Assume the two population are independent.
| $H_0: \text{means of the two population are equal}$ | $H_a: \text{means of the two population are unequal or one is greater than the other}$ | Test |
|---|---|---|
| $\mu_1 = \mu_2$ | $\mu_1 \neq \mu_2$ | Two-tail test |
| $\mu_1 \leq \mu_2$ | $\mu_1 > \mu_2$ | One-tail test: right-tail |
| $\mu_1 \geq \mu_2$ | $\mu_1 < \mu_2$ | One-tail test: left-tail |
z-statistic:
$ z = \frac{\bar{x_1}-\bar{x_2}}{\sqrt{\frac{S_1^2}{n_1} + \frac{S_2^2}{n_2} }} $
Formula for continuous data
Read the table of z-table for the p-value.
Example:
A Heart Study of Systolic Blood Pressure for men and women are shown as the table below.
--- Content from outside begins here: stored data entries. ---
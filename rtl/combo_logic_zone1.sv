// Next-state logic of the zone-1 EBP relay ("Combo Logic Zone 1").
//
// Purely combinational. From the five relay inputs A..E and the present
// state bits S0 S1 S2 it forms the next state S0' S1' S2' (s0p s1p s2p) as
// sums of products, one product term per row of the relay's state table:
//
//   S0' = ~D ~S0 S1 ~S2                                   (S_2 -> S_4)
//   S1' = ~S0 S2 + D ~S0 S1 ~S2 + E S0 ~S1 ~S2
//   S2' = A B ~S0 ~S1 ~S2 + C ~S0 ~S1 S2 + D ~S0 S1 ~S2
//         + ~S0 S1 S2 + E S0 ~S1 ~S2
//
// With the encoding of ebp_pkg this is the search of the relay:
//   S_0 --AB=1--> S_1 ; S_0 --otherwise--> S_0
//   S_1 --C=1 (within 80 %)--> S_3 ; --C=0--> S_2
//   S_2 --D=1 (within 100 %)--> S_3 ; --D=0--> S_4
//   S_4 --E=1 (within 120 %)--> S_3 ; --E=0 (beyond reach)--> S_0
//   S_3 holds (trip is latched until reset).
// The state table, the state encoding and the S0' equation follow the
// source design; the S1' and S2' products here are written row by row from
// that state table. The source's state diagram also draws a return from S_1
// to S_0 when AB=0, which its state table does not have; the table is
// followed, so S_1 depends on C alone. What the unused codes 101, 110, 111
// do is this design's choice: they make every product term zero, so they
// go to S_0 on the next clock.
module combo_logic_zone1 (
  input  logic a_r,    // A  (resistance increase)
  input  logic b_x,    // B  (reactance increase)
  input  logic c_80,   // C  (fault within 80 %)
  input  logic d_100,  // D  (fault within 100 %)
  input  logic e_120,  // E  (fault within 120 %)
  input  logic s0,     // present state, most significant bit
  input  logic s1,
  input  logic s2,
  output logic s0p,    // next state S0'
  output logic s1p,    // next state S1'
  output logic s2p     // next state S2'
);

  // One decoded term per state of the table.
  logic in_s0, in_s1, in_s2, in_s3, in_s4;

  always_comb begin
    in_s0 = ~s0 & ~s1 & ~s2;
    in_s1 = ~s0 & ~s1 &  s2;
    in_s2 = ~s0 &  s1 & ~s2;
    in_s3 = ~s0 &  s1 &  s2;
    in_s4 =  s0 & ~s1 & ~s2;

    s0p = ~d_100 & in_s2;
    s1p = (~s0 & s2) | (d_100 & in_s2) | (e_120 & in_s4);
    s2p = (a_r & b_x & in_s0) | (c_80 & in_s1) | (d_100 & in_s2)
        | in_s3 | (e_120 & in_s4);
  end

endmodule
Suppose we now wish to assess whether there is a statistically significant difference in mean systolic blood pressures between men and women using a 5% level of significance.
| Men | Women |
|---|---|
| $n_1=1623$ $\bar{x_1}=128.2$ $s_1=17.5$ |
$n_2=1911$ $\bar{x_2}=126.5$ $s_2=20.1$ |
Hypothesis:
$H_0: \mu_1 = \mu_2$
(The means of two population are equal)
$H_a: \mu_1 \neq \mu_2$
(Because we want to see if two groups are different)
The z-statistics is:
$z = \frac{\bar{x_1}-\bar{x_2}}{\sqrt{\frac{S_1^2}{n_1} + \frac{S_2^2}{n_2} }} = \frac{128.2-126.5}{\sqrt{\frac{17.5^2}{1623} + \frac{20.1^2}{1911} }} \approx 2.688$
By looking at the z-score table above, $p(z \leq -2.688) \approx 0.0038$. The p-value, $2 \times p(z \leq -2.688) \approx 0.0076$, less than 0.05 threshold, so, we can reject $H_0$ and coclude that there is no statistically significant difference in mean systolic blood pressures between men and women.